» About this task: Repeat nothing but the line containing "parameter int unsigned M = gf_pkg::M163" and the lines that follow it, up to and including the last line of the data below.

» Information:
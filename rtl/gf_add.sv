// gf_add -- GF(2^m) adder.
//
// Addition of two field elements in a polynomial basis is the coefficient-wise
// sum modulo 2, i.e. m XOR gates and no carry chain. Purely combinational.
//   a, b : operands, bit i is the coefficient of x^i
//   c    : a + b
//
// Follows the published design (m XOR gates).
module gf_add #(
  parameter int unsigned M = gf_pkg::M163
) (
  input  logic [M-1:0] a,
  input  logic [M-1:0] b,
  output logic [M-1:0] c
);
  always_comb c = a ^ b;
endmodule
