// tb_gf_add -- checks the GF(2^163) adder against a bit-by-bit mod-2 sum and
// the field laws a + a = 0, a + 0 = a.
module tb_gf_add;
  localparam int M = 163;
  logic [M-1:0] a, b, c;
  int checks = 0, failures = 0;

  gf_add #(.M(M)) dut (.a, .b, .c);

  initial begin
    #100000;
    failures++;
    $display("TB_RESULT checks=%0d failures=%0d", checks, failures);
    $finish;
  end

  initial begin
    logic [M-1:0] exp_c;
    for (int t = 0; t < 200; t++) begin
      for (int i = 0; i < M; i += 32) begin a[i +: 32] = $urandom(); b[i +: 32] = $urandom(); end
      if (t == 1) b = a;
      if (t == 2) b = '0;
      #1;
      for (int i = 0; i < M; i++) exp_c[i] = (int'(a[i]) + int'(b[i])) % 2 == 1;
      checks++;
      if (c !== exp_c) begin failures++; $display("FAIL t=%0d", t); end
      if (t == 1) begin checks++; if (c != '0) failures++; end
      if (t == 2) begin checks++; if (c != a) failures++; end
    end
    $display("TB_RESULT checks=%0d failures=%0d", checks, failures);
    $finish;
  end
endmodule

» Written reply:
  parameter int unsigned M = gf_pkg::M163
) (
  input  logic [M-1:0] a,
  input  logic [M-1:0] b,
  output logic [M-1:0] c
);
  always_comb c = a ^ b;
endmodule
// tb_gf_add -- checks the GF(2^163) adder against a bit-by-bit mod-2 sum and
// the field laws a + a = 0, a + 0 = a.
module tb_gf_add;
  localparam int M = 163;
  logic [M-1:0] a, b, c;
  int checks = 0, failures = 0;

  gf_add #(.M(M)) dut (.a, .b, .c);

  initial begin
    #100000;
    failures++;
    $display("TB_RESULT checks=%0d failures=%0d", checks, failures);
    $finish;
  end

  initial begin
    logic [M-1:0] exp_c;
    for (int t = 0; t < 200; t++) begin
      for (int i = 0; i < M; i += 32) begin a[i +: 32] = $urandom(); b[i +: 32] = $urandom(); end
      if (t == 1) b = a;
      if (t == 2) b = '0;
      #1;
      for (int i = 0; i < M; i++) exp_c[i] = (int'(a[i]) + int'(b[i])) % 2 == 1;
      checks++;
      if (c !== exp_c) begin failures++; $display("FAIL t=%0d", t); end
      if (t == 1) begin checks++; if (c != '0) failures++; end
      if (t == 2) begin checks++; if (c != a) failures++; end
    end
    $display("TB_RESULT checks=%0d failures=%0d", checks, failures);
    $finish;
  end
endmodule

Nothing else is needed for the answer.